If I create a list, I won't be able to stop because I can't leave anyone/any piece out. I will pretend "favourite pieces" in the title was put in singular form.

There can only be one great piece, and, for me, that is *Beethoven's Sonata No. 23 in F minor, Op. 57 ("Appassionata")*.


----------



## Art Rock (Nov 28, 2009)

*Mendelssohn*:
Symphony 3 Scottish
Violin concerto 2

*Brahms*:
Clarinet quintet
Ein Deutsches Requiem
Violin concerto

*Bruch*:
Violin concerto 1

Still more to follow....


----------



## Op.123 (Mar 25, 2013)

An updated list

*Bach*
Violin concerto in A minor
Cello suites

*Beethoven*
Minuet in G
Piano sonata 14
String quartet 13
Symphony no.9
Egmont overture 
Piano concerto no.5
Piano sonata 23
Symphony 5
Symphony 6
Violin concerto op.61
Romance 1
Romance 2
Violin sonata 5
Violin sonata 9

*Berlioz*
Symphony fantastique

*Brahms*
Symphony no.4
Waltz in A-flat
Violin concerto op.77
Double concerto op.102
Hungarian dance no.5
Symphony no.3
Lullaby

*Bruch*
Violin concerto 1
Scottish fantasy

*Chopin*
Minute waltz
Ballade 4
Fantasie impromptu
Mazurka 58
Nocturne 1
Nocturne 2
Nocturne 7
Nocturne 8
Nocturne 19
Piano concerto 1
Piano concerto 2
Scherzo 2

*Debussy*
Reverie

*Dvorak*
Symphony 9
Violin concerto op.53

*Elgar*
Love's greeting

*Faure*
Apres un reve

*Grieg*
Piano concerto op.16
Peer Gynt suite

*Kreisler*
Liebesfreud

*Liszt*
Hungarian rhapsody 2
Nocturne 3

*Massenet*
Thais meditation

*Mendelssohn*
Violin concerto op.64
A midsummer nights dream incidental music
Songs without words op.62
Hebrides overture
Symphony 4
Symphony 5

*Mozart*
Piano concerto 21
Eine kleine nachtmusic
Overture to the marriage of Figaro
Symphony 40
Violin concerto 4
Violin concerto 5
Symphony 25

*Pachelbel*
Canon in D

*Paganini*
Violin concerto 1
Violin concerto 2
Caprice op.1 24

*Pokofiev*
Violin concerto 1
Violin concerto 2

*Rachmaninov*
Vocalise
Rhapsody on a theme of Paganini

*Rimsky-Korskav*
Flight of the bumblebee

*Rossini*
William tell overture

*Saint-Saens *
Violin concerto 3
Havenise
Introduction and rondo a capriccio
The carnival of the animals, the swan
Bacchanale

*Sarasate*
Zigunerwiesen

*Schubert*
String quintet
Serenade

*Schumann*
Violin concerto
Traumerei

*Sibelius*
Finlandia
Violin concerto op.47

*Strauss I*
Radetzky march

*Strauss II*
The blue Danube
The Gypsy baron overture

*Strauss*
Also sprach Zarathustra

*Tchaikovsky*
1812 overture
Symphony pathetique
Violin Concerto op.35
Swan lake
The nutcracker
Valse sentimentale

*Vieuxtemps*
Violin concerto 4
Violin concerto 5

*Vivaldi*
Spring from the four seasons

*Wagner*
Ride of the Valkries

*Wieniawski*
Violin concerto 1
Violin concerto 2


----------



## Op.123 (Mar 25, 2013)

peeyaj said:


> *Schubert*
> 
> *Symphony no. 9 in C major
> String Quintet in C major
> ...


*No Mendelssohn?!!!!*


----------



## Avey (Mar 5, 2013)

These lists are getting a tad excessive.

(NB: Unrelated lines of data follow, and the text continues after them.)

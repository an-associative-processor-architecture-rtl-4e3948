// tb_ap_memory - random self-checking test of the EP memory array.
// A small array (24 EPs x 32 bits) is filled, then random reads and writes
// to different rows happen in the same cycles with random per-EP write
// enables; read data are compared with a reference copy of the contents.
module tb_ap_memory;
  localparam int NE = 24, MB = 32, AW = 5;
  logic          clk = 0;
  logic [AW-1:0] raddr, waddr;
  logic          ren;
  logic [NE-1:0] rdata, wen, wdata;
  logic [NE-1:0] model [MB];
  int checks = 0, failures = 0;

  ap_memory #(.NUM_EP(NE), .MEM_BITS(MB)) dut (.*);

  always #5 clk = ~clk;

  initial begin
    repeat (100000) @(posedge clk);
    failures++;
    $display("TB_RESULT checks=%0d failures=%0d", checks, failures);
    $finish;
  end

  initial begin
    ren = 0; wen = '0; raddr = '0; waddr = '0; wdata = '0;
    // fill every row
    for (int a = 0; a < MB; a++) begin
      @(negedge clk);
      waddr = AW'(a); wen = '1; wdata = NE'($urandom); model[a] = wdata;
    end
    for (int i = 0; i < 3000; i++) begin
      @(negedge clk);
      ren   = $urandom_range(1);
      raddr = AW'($urandom_range(MB-1));
      do waddr = AW'($urandom_range(MB-1)); while (waddr == raddr);
      wen   = NE'($urandom);
      if ($urandom_range(3) == 0) wen = '0;
      wdata = NE'($urandom);
      #1;
      checks++;
      if (rdata !== (ren ? model[raddr] : '0)) begin
        failures++;
        $display("FAIL read row %0d got %h exp %h", raddr, rdata, model[raddr]);
      end
      model[waddr] = (model[waddr] & ~wen) | (wdata & wen);
    end
    $display("TB_RESULT checks=%0d failures=%0d", checks, failures);
    $finish;
  end
endmodule
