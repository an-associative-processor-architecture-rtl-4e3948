// ap_pe - one elementary processor (EP) of the associative array.
//
// An EP is a 1-bit ALU (ap_alu) with an input buffer (IB), an output buffer
// (OB), a carry, an operand latch and a status register (ap_status_reg). Its
// memory column lives in ap_memory. Three things happen in the same cycle on
// different data, as in the source architecture: a memory bit is loaded into
// IB (read stage), the ALU works on IB and loads OB (ALU stage), and OB is
// written back to memory (write stage, performed by ap_memory using `ob` and
// `ob_vld`).
//
// Interface and timing:
//   rd_en/mem_bit  read stage: IB <= mem_bit at the clock edge when rd_en.
//   ctl            ALU stage: operates on the current IB, results at the edge.
//   ob, ob_vld     OB and whether the last ALU-stage operation loaded it in
//                  this EP; ob_vld gates the write enable and the EP's response
//                  to the collective units (ob & ob_vld).
//   first          election result for this EP (combinational from S).
//   ext_cand       S & (IB == d), this EP's extremum candidate bit.
//   ext_any        OR of ext_cand over the whole array.
// A conditional operation (ctl.cond = 1) leaves an inactive EP untouched.
// This design's own: reset clears IB, OB, carry, latch and status.
module ap_pe
  import ap_pkg::*;
(
  input  logic    clk,
  input  logic    rst_n,
  input  logic    rd_en,
  input  logic    mem_bit,
  input  ep_ctl_t ctl,
  input  logic    first,
  input  logic    ext_any,
  output logic    status,
  output logic    ob,
  output logic    ob_vld,
  output logic    ext_cand
);

  logic ib, c, r;
  logic exec;
  logic ob_load, ob_val, c_load, c_val, r_load, r_val;

  assign exec = ~ctl.cond | status;

  ap_alu u_alu (
    .op     (ctl.op),
    .cin    (ctl.cin),
    .exec   (exec),
    .m      (ib),
    .d      (ctl.d),
    .r      (r),
    .c      (c),
    .s      (status),
    .ob_load(ob_load),
    .ob_val (ob_val),
    .c_load (c_load),
    .c_val  (c_val),
    .r_load (r_load),
    .r_val  (r_val)
  );

  ap_status_reg u_st (
    .clk    (clk),
    .rst_n  (rst_n),
    .op     (ctl.op),
    .exec   (exec),
    .m      (ib),
    .d      (ctl.d),
    .c      (c),
    .first  (first),
    .ext_any(ext_any),
    .s      (status)
  );

  assign ext_cand = status & (ib ~^ ctl.d);

  always_ff @(posedge clk or negedge rst_n) begin
    if (!rst_n) begin
      ib     <= 1'b0;
      c      <= 1'b0;
      r      <= 1'b0;
      ob     <= 1'b0;
      ob_vld <= 1'b0;
    end else begin
      if (rd_en)   ib <= mem_bit;
      if (c_load)  c  <= c_val;
      if (r_load)  r  <= r_val;
      if (ob_load) ob <= ob_val;
      ob_vld <= ob_load;
    end
  end

endmodule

Listing out your favorites of every single composer doesn't illustrate your absolute favorite pieces. Or at least the lists don't give any insight into what pieces are truly _your favorites_ in general; rather they just show that you have favorites of each composer. Don't we all?

I could simply copy and paste Beethoven's catalogue because he's my favorite, but that doesn't indicate my "favorite pieces" in general.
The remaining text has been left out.